There are the 10% or so of people who always complain about everything. They won't be happy no matter what you do.You can't worry about them.


Then, there are athletes who are complaining because they are tired and run down. It's an athlete's right to complain. One thing I've learned over the years is that you can push an athlete further than he or she thinks is possible. In these situations, complaining is a sign the athlete is being worked to the limit. Some coaches take that as a personal affront and think the athlete is lazy or unmotivated. I don't. Of course anyone is going to be miserable and complain in that situation. Wouldn't you? Or are you just perfect? As long as they're working and training, the complaining shouldn't bother you.

One reason this complaining bothers coaches is they do personalize it, either the athlete is lazy or the athlete doesn't like them. If your players are working hard, that's the important thing, who cares if they bitch?

The number one thing you need to remember is that you're athletes don't have to like you every day. Lots of days, they won't.
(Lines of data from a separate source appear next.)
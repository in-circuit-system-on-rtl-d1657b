// psa_sequencer: detects a programmed sequence of pattern matches.
//
// The reference sequence is cfg.len steps (1..SEQ_STEPS); step i waits for
// pattern match cfg.sel[i]. A state register holds how many steps have been
// seen. On each sample whose expected pattern matches, the state advances by
// one step; when the last step is seen, seq_match goes high and stays high
// until clear. Samples that match other patterns do not reset the state, so
// the steps need not be consecutive samples ("A, later B, later C").
//
// Timing: like psa_timer, seq_match is combinational for the sample given by
// pat_match/pat_valid (it goes high on the sample that completes the
// sequence) and the state advances at the end of each pat_valid cycle.
//
// A state machine that records the sequence of earlier pattern matches and
// raises "sequencer match" follows the published PSA; the number of steps,
// the one-step-per-sample rule and the no-reset rule are this design's
// choices.
module psa_sequencer
  import psa_pkg::*;
#(
  parameter int unsigned N_PAT = 6
) (
  input  logic             clk,
  input  logic             rst_n,
  input  logic             clear,
  input  logic             pat_valid,
  input  logic [N_PAT-1:0] pat_match,
  input  seq_cfg_t         cfg,
  output logic             seq_match,
  output logic [2:0]       state
);

  logic       done;
  logic [2:0] last_step;
  logic [2:0] want;
  logic       step_hit;

  assign last_step = (cfg.len == '0) ? 3'd0
                   : (int'(cfg.len) > SEQ_STEPS) ? 3'(SEQ_STEPS - 1) : cfg.len - 3'd1;
  assign want      = cfg.sel[state[1:0]];
  assign step_hit  = pat_valid && !done && (int'(want) < N_PAT) && pat_match[want];
  assign seq_match = done || (step_hit && state == last_step);

  always_ff @(posedge clk or negedge rst_n) begin
    if (!rst_n) begin
      state <= '0;
      done  <= 1'b0;
    end else if (clear) begin
      state <= '0;
      done  <= 1'b0;
    end else if (step_hit) begin
      if (state == last_step) done  <= 1'b1;
      else                    state <= state + 3'd1;
    end
  end

endmodule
They have to respect you and believe that you are doing what you sincerely believe is in their best interest.


Sometimes athletes complain because they don't understand the concept of periodization. This is especially true with athletes making the move from recreational players to more serious competition. When we have been working them really hard during the pre-season period and they are moving slower in practice, it gets frustrating. What I tell them over and over, is


We're not peaking you for practice! We're peaking you for the nationals (insert whatever tournament you're training for here)!


Then, there are those times when a complaint means something. If somebody who never complains that says he/ she is injured, you better listen. You want to look beyond the complaints. If your whole group, not just one or two people, is standing around talking more, slowing down, maybe it's time to cut practice short. Don't just listen to what people are saying, watch the intensity of the workouts to make decisions on whether you really have pushed to the limit.
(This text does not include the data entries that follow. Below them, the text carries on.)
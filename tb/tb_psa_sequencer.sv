// tb_psa_sequencer: checks the sequencer against a reference model written
// here. Random sequences of one to four steps over the six pattern matches
// are programmed and random pattern-match streams applied; seq_match must
// go high exactly on the sample that completes the sequence (one step per
// sample, other matches ignored) and stay high until clear.
module tb_psa_sequencer;
  import psa_pkg::*;
  logic clk = 0, rst_n = 0, clear = 0, pat_valid = 0;
  logic [5:0] pat_match = '0;
  seq_cfg_t cfg = '0;
  logic seq_match;
  logic [2:0] state;
  int checks = 0, failures = 0, n_hit = 0;

  psa_sequencer #(.N_PAT(6)) dut (.*);
  always #5 clk = ~clk;

  initial begin
    repeat (50000) @(posedge clk);
    failures++;
    $display("watchdog expired");
    $display("TB_RESULT checks=%0d failures=%0d", checks, failures);
    $finish;
  end

  initial begin
    int step, len;
    logic done, exp;
    repeat (3) @(posedge clk);
    rst_n = 1;
    for (int run = 0; run < 300; run++) begin
      @(negedge clk);
      len = 1 + ($urandom % 4);
      cfg.len = 3'(len);
      for (int i = 0; i < 4; i++) cfg.sel[i] = 3'($urandom % 6);
      clear = 1;
      @(negedge clk);
      clear = 0;
      step = 0; done = 0;
      for (int s = 0; s < 25; s++) begin
        pat_match = 6'(1 << ($urandom % 6));
        if ($urandom % 3 == 0) pat_match |= 6'(1 << ($urandom % 6));
        pat_valid = 1;
        exp = done;
        if (!done && pat_match[cfg.sel[step]]) begin
          if (step == len - 1) begin done = 1; exp = 1; end
          else step++;
        end
        #1;
        checks++;
        if (seq_match !== exp) begin
          failures++;
          $display("run %0d sample %0d len %0d: seq_match=%b expected %b", run, s, len, seq_match, exp);
        end
        if (exp && s == 24) n_hit++;
        @(negedge clk);
        pat_valid = 0;
        pat_match = 6'($urandom);
      end
    end
    checks++;
    if (n_hit < 50) begin failures++; $display("sequence rarely completed: %0d", n_hit); end
    $display("TB_RESULT checks=%0d failures=%0d", checks, failures);
    $finish;
  end
endmodule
Coaches need to have the courage to step into that role and make the decisions based on their own training system. Hopefully, you'll get the results you and the athlete are seeking. If not, you'll know that you tried your ideas, they failed, and you'll be able to change them. You can't grow without having the information on whether your ideas, implemented as you planned, actually work.
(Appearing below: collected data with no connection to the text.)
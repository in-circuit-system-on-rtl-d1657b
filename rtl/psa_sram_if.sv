// psa_sram_if: stores samples in the external acquisition memory and reads
// them back.
//
// The acquisition memory is N_SRAM chips of SRAM_W bits x 2**SRAM_AW words
// that share one address bus; together they hold MEMW = N_SRAM*SRAM_W bits
// per address. Three operating modes trade signals for depth:
//   MODE_96  : MEMW/2 signals, two samples per address (low chips take
//              even samples, high chips odd ones): 2*2**SRAM_AW samples
//   MODE_192 : MEMW signals, one sample per address: 2**SRAM_AW samples
//   MODE_384 : 2*MEMW signals, one sample in two consecutive addresses
//              (low half first): 2**SRAM_AW/2 samples
// With the defaults (six 32-bit x 256k chips) that is 512k x 96, 256k x 192
// or 128k x 384.
//
// start latches mode and tpos (cur_mode reports the latched mode), clears
// the state and begins a capture at sample index 0. Every
// sample is written at the next index; after the last index the write
// pointer returns to 0 (wrapped is then set) and older samples are
// overwritten. The first trig_hit during the capture marks the last
// written sample as the trigger sample (trig_idx, trig_stamp) and the
// capture then stores a number of further samples given by the trigger
// position (depth-1, depth/2 or none) and stops with done set. stop ends a
// capture at once. last_idx is the index of the newest sample.
//
// After the capture, rd_req reads the sample at rd_idx; rd_data is valid
// with rd_valid two cycles later (three in MODE_384). Requests during a
// capture are ignored.
//
// Timing: the SRAM bus is driven combinationally from this block's state
// and sample_valid; the chips are taken as synchronous SRAMs that write at
// the clock edge and return read data one cycle after the address. In
// MODE_384 the second half of a sample is written in the cycle after the
// first, so samples must be at least two cycles apart (the sampler makes
// sure of this).
//
// Circular writing from address 0, stopping a trigger-position-dependent
// time after the trigger, the six 32-bit x 256k SRAMs and the three modes
// follow the published PSA. The packing of samples into addresses, the
// readback path, and the SRAM timing are this design's choices.
module psa_sram_if
  import psa_pkg::*;
#(
  parameter int unsigned N_SRAM  = 6,
  parameter int unsigned SRAM_W  = 32,
  parameter int unsigned SRAM_AW = 18,
  localparam int unsigned MEMW   = N_SRAM * SRAM_W,
  localparam int unsigned N_SIG  = 2 * MEMW,
  localparam int unsigned IDXW   = SRAM_AW + 1
) (
  input  logic                clk,
  input  logic                rst_n,
  // control
  input  logic                start,
  input  logic                stop,
  input  psa_mode_e           mode,
  input  trig_pos_e           tpos,
  // samples and trigger
  input  logic                sample_valid,
  input  logic [N_SIG-1:0]    sample,
  input  logic [STAMP_W-1:0]  sample_stamp,
  input  logic                trig_hit,
  // status (header information)
  output psa_mode_e           cur_mode,      // mode of the current capture
  output logic                capturing,
  output logic                triggered,
  output logic                done,
  output logic                wrapped,
  output logic [IDXW-1:0]     last_idx,
  output logic [IDXW-1:0]     trig_idx,
  output logic [STAMP_W-1:0]  trig_stamp,
  // readback
  input  logic                rd_req,
  input  logic [IDXW-1:0]     rd_idx,
  output logic [N_SIG-1:0]    rd_data,
  output logic                rd_valid,
  output logic                rd_busy,
  // external acquisition memory
  output logic [SRAM_AW-1:0]  sram_addr,
  output logic [N_SRAM-1:0]   sram_we,
  output logic [MEMW-1:0]     sram_wdata,
  input  logic [MEMW-1:0]     sram_rdata
);

  if (N_SRAM % 2 != 0) begin : g_bad_nsram
    $error("psa_sram_if: N_SRAM must be even");
  end

  localparam int unsigned HALF = MEMW / 2;

  psa_mode_e          mode_q;
  trig_pos_e          tpos_q;
  logic [IDXW-1:0]    wr_idx;
  logic [STAMP_W-1:0] last_stamp;
  logic [IDXW:0]      post_left;
  logic               hi_pend;
  logic [SRAM_AW-1:0] hi_addr;
  logic [MEMW-1:0]    hi_data;

  assign cur_mode = mode_q;

  // depth of the memory in samples, for the mode of the running capture
  logic [IDXW:0] depth;
  always_comb begin
    unique case (mode_q)
      MODE_96:  depth = (IDXW+1)'(1) << (SRAM_AW + 1);
      MODE_384: depth = (IDXW+1)'(1) << (SRAM_AW - 1);
      default:  depth = (IDXW+1)'(1) << SRAM_AW;
    endcase
  end

  // ---------------------------------------------------------------- capture
  logic          trig_ev;
  logic [IDXW:0] post_init;
  logic [IDXW:0] left_now;
  logic          limited;
  logic          do_write;
  logic          wrap_now;

  always_comb begin
    unique case (tpos_q)
      TPOS_START:  post_init = depth - 1'b1;
      TPOS_MIDDLE: post_init = depth >> 1;
      default:     post_init = '0;
    endcase
    trig_ev  = capturing && trig_hit && !triggered;
    limited  = trig_ev || triggered;
    left_now = trig_ev ? post_init : post_left;
    do_write = capturing && sample_valid && !(limited && left_now == '0);
    wrap_now = ({1'b0, wr_idx} == depth - 1'b1);
  end

  always_ff @(posedge clk or negedge rst_n) begin
    if (!rst_n) begin
      mode_q      <= MODE_192;
      tpos_q      <= TPOS_MIDDLE;
      capturing   <= 1'b0;
      triggered   <= 1'b0;
      done        <= 1'b0;
      wrapped     <= 1'b0;
      wr_idx      <= '0;
      last_idx    <= '0;
      trig_idx    <= '0;
      trig_stamp  <= '0;
      last_stamp  <= '0;
      post_left   <= '0;
    end else if (start) begin
      mode_q      <= mode;
      tpos_q      <= tpos;
      capturing   <= 1'b1;
      triggered   <= 1'b0;
      done        <= 1'b0;
      wrapped     <= 1'b0;
      wr_idx      <= '0;
      last_idx    <= '0;
      trig_idx    <= '0;
      trig_stamp  <= '0;
      post_left   <= '0;
    end else if (stop && capturing) begin
      capturing <= 1'b0;
      done      <= 1'b1;
    end else begin
      if (trig_ev) begin
        triggered  <= 1'b1;
        trig_idx   <= last_idx;
        trig_stamp <= last_stamp;
      end
      if (limited) begin
        post_left <= do_write ? left_now - 1'b1 : left_now;
        if (left_now == '0 || (do_write && left_now == (IDXW+1)'(1))) begin
          capturing <= 1'b0;
          done      <= 1'b1;
        end
      end
      if (do_write) begin
        last_idx    <= wr_idx;
        last_stamp  <= sample_stamp;
        wr_idx      <= wrap_now ? '0 : wr_idx + 1'b1;
        if (wrap_now) wrapped <= 1'b1;
      end
    end
  end

  // second half of a 384-signal sample goes out in the next cycle
  always_ff @(posedge clk or negedge rst_n) begin
    if (!rst_n) begin
      hi_pend <= 1'b0;
      hi_addr <= '0;
      hi_data <= '0;
    end else begin
      hi_pend <= do_write && (mode_q == MODE_384);
      if (do_write) begin
        hi_addr <= {wr_idx[SRAM_AW-2:0], 1'b1};
        hi_data <= sample[N_SIG-1:MEMW];
      end
    end
  end

  // --------------------------------------------------------------- readback
  typedef enum logic [1:0] {RD_IDLE, RD_A0, RD_A1, RD_HI} rd_state_e;
  rd_state_e          rd_st;
  logic [IDXW-1:0]    rd_idx_q;
  logic [SRAM_AW-1:0] rd_addr;
  logic [MEMW-1:0]    rd_lo;

  assign rd_busy = (rd_st != RD_IDLE);

  always_comb begin
    unique case (mode_q)
      MODE_96:  rd_addr = rd_idx_q[SRAM_AW:1];
      MODE_384: rd_addr = {rd_idx_q[SRAM_AW-2:0], (rd_st == RD_A1)};
      default:  rd_addr = rd_idx_q[SRAM_AW-1:0];
    endcase
  end

  always_ff @(posedge clk or negedge rst_n) begin
    if (!rst_n) begin
      rd_st    <= RD_IDLE;
      rd_idx_q <= '0;
      rd_lo    <= '0;
      rd_data  <= '0;
      rd_valid <= 1'b0;
    end else begin
      rd_valid <= 1'b0;
      unique case (rd_st)
        RD_IDLE: if (rd_req && !capturing && !start) begin
          rd_idx_q <= rd_idx;
          rd_st    <= RD_A0;
        end
        RD_A0:   rd_st <= (mode_q == MODE_384) ? RD_A1 : RD_HI;
        RD_A1: begin
          rd_lo <= sram_rdata;
          rd_st <= RD_HI;
        end
        RD_HI: begin
          rd_st    <= RD_IDLE;
          rd_valid <= 1'b1;
          unique case (mode_q)
            MODE_96:  rd_data <= N_SIG'(rd_idx_q[0] ? sram_rdata[MEMW-1:HALF] : sram_rdata[HALF-1:0]);
            MODE_384: rd_data <= {sram_rdata, rd_lo};
            default:  rd_data <= N_SIG'(sram_rdata);
          endcase
        end
      endcase
    end
  end

  // ------------------------------------------------------------- SRAM bus
  always_comb begin
    sram_addr  = '0;
    sram_we    = '0;
    sram_wdata = sample[MEMW-1:0];
    if (hi_pend) begin
      sram_addr  = hi_addr;
      sram_we    = '1;
      sram_wdata = hi_data;
    end else if (do_write) begin
      unique case (mode_q)
        MODE_96: begin
          sram_addr  = wr_idx[SRAM_AW:1];
          sram_we    = wr_idx[0] ? {{(N_SRAM/2){1'b1}}, {(N_SRAM/2){1'b0}}}
                                 : {{(N_SRAM/2){1'b0}}, {(N_SRAM/2){1'b1}}};
          sram_wdata = {2{sample[HALF-1:0]}};
        end
        MODE_384: begin
          sram_addr  = {wr_idx[SRAM_AW-2:0], 1'b0};
          sram_we    = '1;
        end
        default: begin
          sram_addr  = wr_idx[SRAM_AW-1:0];
          sram_we    = '1;
        end
      endcase
    end else if (rd_st == RD_A0 || rd_st == RD_A1) begin
      sram_addr = rd_addr;
    end
  end

  // A 384-signal sample needs two bus cycles.
  a_wide_spacing: assert property (@(posedge clk) disable iff (!rst_n)
    !(hi_pend && do_write));

endmodule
If you really believe your training program will work, then you see it through and don't change it because someone was whining and crying about it. You're there to be their coach, not their friend. Following through and monitoring your results will hopefully make your players better athletes and you a better coach."

For those of you who asked me about THE BOOK, it's coming along slowly. I just mailed another chapter off to Jim yesterday. I've been busy with work. Had a very good session today with the North Dakota state judges on our data on ethical judgments on the reservations and tribal organizations. Ironically, the session next door was on courtroom security. You'd have guessed I was teaching that one, wouldn't you?